2. Next, the buffer is filled with the contents of a file, or manually
filled with the same character via a loop.
                                                                               
                                                                             
3. A very small header is appended to the buffer (some blank space was
left during the previous step.)
                                                                               
                                                                             
4. The buffer is sent via sendfile()
                                                                               
                                                                             
5. The client receives the buffer and checks it for corruption.
Comment 1 Mark Groves 2006-12-08 12:28:24 UTC
Created attachment 9765 [details]
Test case with readme file
Comment 2 Nishanth Aravamudan 2006-12-08 14:19:20 UTC
2.6.15 is rather old, can you confirm this happens with 2.6.19?

Thanks, Nish
Comment 3 Mark Groves 2006-12-09 16:52:05 UTC
I can confirm that the bug appears on the 2.6.17 kernel. Unfortunately, I don't
have access to a machine with 2.6.19, and redhat hasn't updated the yum repo
yet. I will see if I manually update the kernel.
Comment 4 Mark Groves 2006-12-22 09:06:22 UTC
Sorry that took so long, the upgrade was not an easy one.

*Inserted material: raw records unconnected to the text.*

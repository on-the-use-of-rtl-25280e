// abf_decoder: fully parallel adapted bit-flipping LDPC decoder (A-GDBF and
// A-PGDBF) for codewords read from 2-bit MLC NAND flash.
//
// All N variable node units (vn_unit) and M = DV*Z check node units (cn_unit)
// exist in hardware and are hard-wired along the Tanner graph of ldpc_pkg, so
// one decoding iteration takes one clock:
//   1. every check computes the parity of its VNs (syndrome);
//   2. if all checks are satisfied the decode ends with success;
//   3. otherwise every VN computes its energy, the max_finder returns the
//      largest energy E_max, and each VN that is NOT marked reliable and whose
//      energy equals E_max flips; in probabilistic mode (prob_mode = 1, PGDBF)
//      it flips only if its Bernoulli(p) bit from bernoulli_rng is also 1.
// With rel all zero the same hardware runs the plain GDBF / PGDBF decoders.
// E_max is taken over all VNs, reliable ones included.
//
// Interface and timing:
//   start       (while idle) loads y and rel into the VNs, sets v = y,
//               seeds the random generators and latches prob_mode and
//               p_thr; busy rises the next clock.
//   busy        high while iterating; one flip step per clock.
//   done        one-clock pulse at the end, with success and iters valid and
//               held until the next start; v holds the decoded word.
//   A decode that needs k flip steps ends k+1 clocks after the load clock
//   (the last clock only sees a zero syndrome). If the syndrome is still
//   non-zero after IT_MAX flip steps, done rises with success = 0.
// The iteration structure follows the adapted PGDBF algorithm; IT_MAX, the
// probability width PW and the random generator are this design's choices.
module abf_decoder
  import ldpc_pkg::*;
#(
  parameter int unsigned Z      = DEF_Z,
  parameter int unsigned DV     = DEF_DV,
  parameter int unsigned DC     = DEF_DC,
  parameter int unsigned IT_MAX = DEF_IT_MAX,
  parameter int unsigned PW     = DEF_PW,
  localparam int unsigned N     = Z * DC,
  localparam int unsigned M     = Z * DV,
  localparam int unsigned EW    = $clog2(DV + 2),
  localparam int unsigned KW    = $clog2(IT_MAX + 1)
) (
  input  logic          clk,
  input  logic          rst_n,
  input  logic          start,
  input  logic [N-1:0]  y,
  input  logic [N-1:0]  rel,
  input  logic          prob_mode,
  input  logic [PW-1:0] p_thr,
  input  logic [31:0]   seed,
  output logic          busy,
  output logic          done,
  output logic          success,
  output logic [KW-1:0] iters,
  output logic [N-1:0]  v
);
  typedef enum logic {S_IDLE, S_RUN} state_t;
  state_t state;

  logic                 load, upd;
  logic                 prob_q;
  logic [PW-1:0]        p_q;
  logic [M-1:0]         c;
  logic [N-1:0][EW-1:0] energy;
  logic [EW-1:0]        e_max;
  logic [N-1:0]         rnd;
  logic                 syndrome_nz;

  assign load = (state == S_IDLE) && start;

  // ---- check nodes -------------------------------------------------------
  for (genvar m = 0; m < M; m++) begin : g_cn
    logic [DC-1:0] cv;
    for (genvar k = 0; k < DC; k++) begin : g_e
      assign cv[k] = v[cn_nbr(m, k, Z)];
    end
    cn_unit #(.DC(DC)) u_cn (.v(cv), .c(c[m]));
  end

  assign syndrome_nz = |c;

  // ---- variable nodes ----------------------------------------------------
  for (genvar n = 0; n < N; n++) begin : g_vn
    logic [DV-1:0] vc;
    for (genvar e = 0; e < DV; e++) begin : g_e
      assign vc[e] = c[vn_nbr(n, e, Z)];
    end
    vn_unit #(.DV(DV)) u_vn (
      .clk, .rst_n, .load,
      .y_in(y[n]), .rel_in(rel[n]), .upd,
      .c(vc), .e_max, .rnd(rnd[n]), .prob_mode(prob_q),
      .energy(energy[n]), .v(v[n])
    );
  end

  max_finder #(.N(N), .EW(EW)) u_mf (.e(energy), .e_max);

  bernoulli_rng #(.N(N), .PW(PW)) u_rng (
    .clk, .rst_n, .seed_load(load), .seed, .step(upd), .p_thr(p_q), .r(rnd)
  );

  // ---- control -----------------------------------------------------------
  assign busy = (state == S_RUN);
  assign upd  = busy && syndrome_nz && (iters != KW'(IT_MAX));

  always_ff @(posedge clk or negedge rst_n) begin
    if (!rst_n) begin
      state   <= S_IDLE;
      prob_q  <= 1'b0;
      p_q     <= '0;
      iters   <= '0;
      done    <= 1'b0;
      success <= 1'b0;
    end else begin
      done <= 1'b0;
      unique case (state)
        S_IDLE: if (start) begin
          state   <= S_RUN;
          prob_q  <= prob_mode;
          p_q     <= p_thr;
          iters   <= '0;
          success <= 1'b0;
        end
        S_RUN: begin
          if (!syndrome_nz) begin
            state   <= S_IDLE;
            done    <= 1'b1;
            success <= 1'b1;
          end else if (iters == KW'(IT_MAX)) begin
            state   <= S_IDLE;
            done    <= 1'b1;
            success <= 1'b0;
          end else begin
            iters <= iters + 1'b1;
          end
        end
        default: state <= S_IDLE;
      endcase
    end
  end

  // The iteration counter never passes IT_MAX; done is a one-clock pulse.
  a_iters_bound: assert property (@(posedge clk) disable iff (!rst_n) iters <= KW'(IT_MAX));
  a_done_pulse:  assert property (@(posedge clk) disable iff (!rst_n) done |=> !done);
endmodule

Anyway, I can confirm that the bug is still present in 2.6.19
Comment 5 Mark Groves 2007-01-23 09:41:45 UTC
I believe that this bug may be related to a similar one that was recently fixed,
where memory pages were not being properly marked as dirty, due to concurrent
access. (http://lkml.org/lkml/2006/12/29/44)

I applied the patch and got no change. Is there anywhere else where pages are
marked dirty, or not properly protected from multi-threaded access?